'I view it now quite differently. You said, you know, in the park, you would tell Chelford; and I resisted, I believe, but I don't now. I had rather you did. Yes, Stanley, I conjure you to tell it all.'

The cold lips, with a livid halo round them, murmured, 'Thank you.'

It was a sneer, very shocking just then, perhaps; but unquestionably a sneer.

'Poor Stanley!' she murmured, with a kind of agony, looking down upon that changed face. 'One word more, Stanley. Remember, it's I, the only one on earth who stands near you in kindred, your sister, Stanley, who implores of you to take this step before it is too late; at least, to consider.'

He said something. She thought it was 'I'll think;' and then he closed his eyes. It was the only motion she had observed, his face lay just as it had done on the pillow. He had not stirred all the time she was there; and now that his eyelids closed, it seemed to say, our interview is over—the curtain has dropped; and so understanding it, with that one awful look that may be the last, she glided from the bed-side, told old Dorothy that he seemed disposed to sleep, and left the room.

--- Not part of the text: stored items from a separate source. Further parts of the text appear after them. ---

// Self-checking test of the iterative AES-128 core: the FIPS-197 example
// vectors, random key/plaintext pairs against the reference model, the
// 10-clock start-to-done latency, and that start is ignored while busy.
module tb_aes128;
  import aes_ref_pkg::*;

  localparam int LATENCY = 10;

  logic         clk = 0, rst_n = 0, start = 0;
  logic [127:0] key = '0, pt = '0, ct;
  logic         busy, done;
  int checks = 0, failures = 0, cycle = 0;

  aes128 dut (.*);

  always #5 clk = ~clk;
  always @(posedge clk) cycle++;

  initial begin
    #200000;
    failures++;
    $display("FAIL watchdog");
    $display("TB_RESULT checks=%0d failures=%0d", checks, failures);
    $finish;
  end

  task automatic check(input bit ok, input string what);
    checks++;
    if (!ok) begin
      failures++;
      $display("FAIL %s", what);
    end
  endtask

  task automatic encrypt(input logic [127:0] k, input logic [127:0] p,
                         input logic [127:0] exp, input bit poke_busy);
    int t0, lat;
    logic [127:0] k2, p2;
    @(negedge clk);
    key = k; pt = p; start = 1;
    @(negedge clk);
    t0 = cycle;   // counts the start edge
    start = 0;
    check(busy === 1'b1, "busy after start");
    if (poke_busy) begin
      // a second start while busy, with other data, must be ignored
      k2 = ~k; p2 = ~p;
      key = k2; pt = p2; start = 1;
      @(negedge clk);
      start = 0;
    end
    while (!done) @(negedge clk);
    lat = cycle - t0;
    check(lat === LATENCY, $sformatf("latency %0d expected %0d", lat, LATENCY));
    check(ct === exp, $sformatf("ct %032h expected %032h", ct, exp));
    check(busy === 1'b0, "busy low at done");
    @(negedge clk);
    check(done === 1'b0, "done is a single pulse");
  endtask

  initial begin
    logic [127:0] k, p;
    repeat (3) @(negedge clk);
    rst_n = 1;
    // reference model sanity against FIPS-197
    check(ref_encrypt(128'h000102030405060708090a0b0c0d0e0f, 128'h00112233445566778899aabbccddeeff)
          === 128'h69c4e0d86a7b0430d8cdb78070b4c55a, "reference model C.1");
    encrypt(128'h000102030405060708090a0b0c0d0e0f, 128'h00112233445566778899aabbccddeeff,
            128'h69c4e0d86a7b0430d8cdb78070b4c55a, 0);
    encrypt(128'h2b7e151628aed2a6abf7158809cf4f3c, 128'h3243f6a8885a308d313198a2e0370734,
            128'h3925841d02dc09fbdc118597196a0b32, 1);
    for (int n = 0; n < 60; n++) begin
      k = {$urandom, $urandom, $urandom, $urandom};
      p = {$urandom, $urandom, $urandom, $urandom};
      if (n == 0) k = '0;
      if (n == 1) k = '1;
      encrypt(k, p, ref_encrypt(k, p), n % 7 == 3);
    end
    $display("TB_RESULT checks=%0d failures=%0d", checks, failures);
    $finish;
  end
endmodule
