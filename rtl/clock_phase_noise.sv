// Clock-phase noise (CPN): a random clock built from phase-shifted copies of
// one clock.
//
// An 8-bit LFSR on the system clock supplies random select bits to a tree of
// glitch-free clock multiplexers (clk_mux) whose inputs are NUM_PHASES clocks
// of equal frequency and different phase. Whenever a select bit changes, the
// output moves to another phase; the mux finishes the current pulse first, so
// each switch inserts a random delay before the next rising edge and the
// logic clocked by rand_clk runs with an irregular period.
//
//   2 phases: one mux, select = prng[0]
//   3 phases: mux(mux(clk_ph[0], clk_ph[1], prng[0]), clk_ph[2], prng[1])
//   4 phases: mux(mux(ph0, ph1, prng[0]), mux(ph2, ph3, prng[0]), prng[1])
//
// PRNG width, mux tree and select-bit use follow the source design (two
// phases, 0 and 90 degrees, in its main configuration). The LFSR polynomial,
// seed and the mux circuit are this design's choice. The PRNG steps every
// system clock; a switch takes effect one to two periods later.
module clock_phase_noise
  import vn_pkg::*;
#(
  parameter int unsigned            NUM_PHASES = 2,
  parameter int unsigned            PRNG_WIDTH = 8,
  parameter logic [PRNG_WIDTH-1:0]  PRNG_TAPS  = PRNG_WIDTH'(LFSR8_TAPS),
  parameter logic [PRNG_WIDTH-1:0]  PRNG_SEED  = PRNG_WIDTH'(8'h5A)
) (
  input  logic                  sys_clk,
  input  logic                  rst_n,
  input  logic [NUM_PHASES-1:0] clk_ph,
  output logic                  rand_clk,
  output logic [PRNG_WIDTH-1:0] prng
);

  lfsr #(.WIDTH(PRNG_WIDTH), .TAPS(PRNG_TAPS), .SEED(PRNG_SEED)) u_prng (
    .clk   (sys_clk),
    .rst_n (rst_n),
    .en    (1'b1),
    .state (prng)
  );

  if (NUM_PHASES == 2) begin : g_two
    clk_mux u_mux (
      .rst_n (rst_n), .clk0 (clk_ph[0]), .clk1 (clk_ph[1]), .sel (prng[0]),
      .clk_out (rand_clk), .active ()
    );
  end else if (NUM_PHASES == 3) begin : g_three
    logic m0;
    clk_mux u_mux0 (
      .rst_n (rst_n), .clk0 (clk_ph[0]), .clk1 (clk_ph[1]), .sel (prng[0]),
      .clk_out (m0), .active ()
    );
    clk_mux u_mux1 (
      .rst_n (rst_n), .clk0 (m0), .clk1 (clk_ph[2]), .sel (prng[1]),
      .clk_out (rand_clk), .active ()
    );
  end else begin : g_four
    logic m0, m1;
    clk_mux u_mux0 (
      .rst_n (rst_n), .clk0 (clk_ph[0]), .clk1 (clk_ph[1]), .sel (prng[0]),
      .clk_out (m0), .active ()
    );
    clk_mux u_mux1 (
      .rst_n (rst_n), .clk0 (clk_ph[2]), .clk1 (clk_ph[3]), .sel (prng[0]),
      .clk_out (m1), .active ()
    );
    clk_mux u_mux2 (
      .rst_n (rst_n), .clk0 (m0), .clk1 (m1), .sel (prng[1]),
      .clk_out (rand_clk), .active ()
    );
  end

  initial begin
    assert (NUM_PHASES >= 2 && NUM_PHASES <= 4)
      else $error("clock_phase_noise: NUM_PHASES must be 2, 3 or 4");
    assert (PRNG_WIDTH >= 2)
      else $error("clock_phase_noise: PRNG_WIDTH must be at least 2");
  end

endmodule
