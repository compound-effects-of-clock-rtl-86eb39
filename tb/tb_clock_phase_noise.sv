// Test of clock-phase noise with 2, 3 and 4 phases (0/90/180/270 degrees of
// a 52 ns clock; the system clock is phase 0). For each instance, at every
// rising edge of rand_clk: the edge must coincide with a rising edge of one
// of the phase clocks (its source), no period may be shorter than 52 ns, and
// once the PRNG select bits have not changed for six system clocks the
// source must be the one they select (mux tree of the 2/3/4-phase builds).
// Source switches and stretched periods are counted and must occur, and
// every phase must be used (three of four in the 4-phase build, where the
// two select bits are adjacent LFSR bits and phase 1 is starved).
module tb_clock_phase_noise;
  localparam realtime T = 52.0, EPS = 0.01;
  localparam int STABLE = 6;

  logic sys_clk, rst_n = 0;
  logic [3:0] ph = '0;
  logic [2:0] rclk;
  logic [7:0] prng [3];
  int checks = 0, failures = 0;

  // phase clocks: ph[k] is ph[0] delayed by k quarter periods
  initial forever begin #(T/2) ph[0] = ~ph[0]; end
  always @(ph[0]) ph[1] <= #(T/4) ph[0];
  always @(ph[0]) ph[2] <= #(T/2) ph[0];
  always @(ph[0]) ph[3] <= #(3*T/4) ph[0];
  assign sys_clk = ph[0];

  clock_phase_noise #(.NUM_PHASES(2)) dut2 (.sys_clk, .rst_n, .clk_ph (ph[1:0]), .rand_clk (rclk[0]), .prng (prng[0]));
  clock_phase_noise #(.NUM_PHASES(3)) dut3 (.sys_clk, .rst_n, .clk_ph (ph[2:0]), .rand_clk (rclk[1]), .prng (prng[1]));
  clock_phase_noise #(.NUM_PHASES(4)) dut4 (.sys_clk, .rst_n, .clk_ph (ph[3:0]), .rand_clk (rclk[2]), .prng (prng[2]));

  realtime t_ph [4] = '{-1000, -1000, -1000, -1000};
  for (genvar k = 0; k < 4; k++) begin : g_ph
    always @(posedge ph[k]) t_ph[k] = $realtime;
  end

  task automatic check(input bit ok, input string what);
    checks++;
    if (!ok) begin failures++; $display("FAIL %s at %0t", what, $realtime); end
  endtask

  initial begin
    #400000;
    failures++;
    $display("FAIL watchdog");
    $display("TB_RESULT checks=%0d failures=%0d", checks, failures);
    $finish;
  end

  int switches [3], stretched [3], settled [3];
  int used [3][4];

  for (genvar g = 0; g < 3; g++) begin : g_inst
    localparam int N = g + 2;
    int expect_hist [STABLE];
    realtime t_last = -1000;
    int last_src = -1;

    function automatic int expected_src(input logic [7:0] p);
      if (N == 2) return int'(p[0]);
      if (N == 3) return p[1] ? 2 : int'(p[0]);
      return int'({p[1], p[0]});
    endfunction

    always @(posedge sys_clk) begin
      for (int i = STABLE - 1; i > 0; i--) expect_hist[i] = expect_hist[i-1];
      expect_hist[0] = rst_n ? expected_src(prng[g]) : -1;
    end

    always @(posedge rclk[g]) begin
      realtime now;
      int src;
      bit stable;
      #0;
      now = $realtime;
      src = -1;
      for (int k = 0; k < N; k++) if (t_ph[k] == now) src = k;
      check(src >= 0, $sformatf("%0d-phase: rand_clk rise on a phase-clock rise", N));
      if (t_last >= 0) begin
        check(now - t_last >= T - EPS, $sformatf("%0d-phase: period %0.2f too short", N, now - t_last));
        if (now - t_last > T + EPS) stretched[g]++;
      end
      stable = 1;
      for (int i = 1; i < STABLE; i++) if (expect_hist[i] != expect_hist[0]) stable = 0;
      if (stable && expect_hist[0] >= 0) begin
        settled[g]++;
        check(src === expect_hist[0], $sformatf("%0d-phase: source %0d, PRNG selects %0d", N, src, expect_hist[0]));
      end
      if (src >= 0) used[g][src]++;
      if (last_src >= 0 && src >= 0 && src != last_src) switches[g]++;
      last_src = src;
      t_last = now;
    end
  end

  initial begin
    #(3*T + 1);
    rst_n = 1;
    #(3000*T);
    for (int g = 0; g < 3; g++) begin
      check(switches[g] > 20, $sformatf("%0d-phase: switches %0d", g + 2, switches[g]));
      check(stretched[g] > 20, $sformatf("%0d-phase: stretched periods %0d", g + 2, stretched[g]));
      check(settled[g] > 0, $sformatf("%0d-phase: settled-select checks %0d", g + 2, settled[g]));
      // In the 4-phase tree out[1] is out[0] one clock later (LFSR shift),
      // so phase 1 rarely if ever reaches the output: require 3 of 4 there.
      begin
        int n_used = 0;
        for (int k = 0; k < g + 2; k++) if (used[g][k] > 0) n_used++;
        check(n_used >= ((g === 2) ? 3 : g + 2), $sformatf("%0d-phase: %0d phases used", g + 2, n_used));
      end
      $display("%0d-phase: switches=%0d stretched=%0d settled=%0d use=%0d/%0d/%0d/%0d", g + 2,
               switches[g], stretched[g], settled[g], used[g][0], used[g][1], used[g][2], used[g][3]);
    end
    $display("TB_RESULT checks=%0d failures=%0d", checks, failures);
    $finish;
  end
endmodule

There is something awful always in the spectacle of such a sick-bed as that beside which Rachel had just stood. But not quite so dreadful is the sight as are the imaginings and the despair of absence. So reassuring is the familiar spectacle of life, even in its subsidence, so long as bodily torture and mental aberration are absent.

In the meanwhile, on his return to the library, Lord Chelford found his dowager mother in high chat with the attorney, whom she afterwards pronounced 'a very gentlemanlike man for his line of life.'

The conversation, indeed, was chiefly that of Lady Chelford, the exemplary attorney contributing, for the most part, a polite acquiescence, and those reflections which most appositely pointed the moral of her ladyship's tale, which concerned altogether the vagaries of Mark Wylder—a subject which piqued her curiosity and irritated her passions.

It was a great day for Jos. Larkin; for by the time Lord Chelford returned the old lady had asked him to stay for dinner, which he did, notwithstanding his morning dress, to his great inward satisfaction, because he could henceforward mention, 'the other day, when I dined at Brandon,' or 'old Lady Chelford assured me, when last I dined at Brandon;' and he could more intimately speak of 'our friends at Brandon,' and 'the Brandon people,' and, in short, this dinner was very serviceable to the excellent attorney.

It was not very amusing this interchange of thought and feeling between
Larkin and the dowager, upon a theme already so well ventilated as Mark
Wylder's absconding, and therefore I let it pass.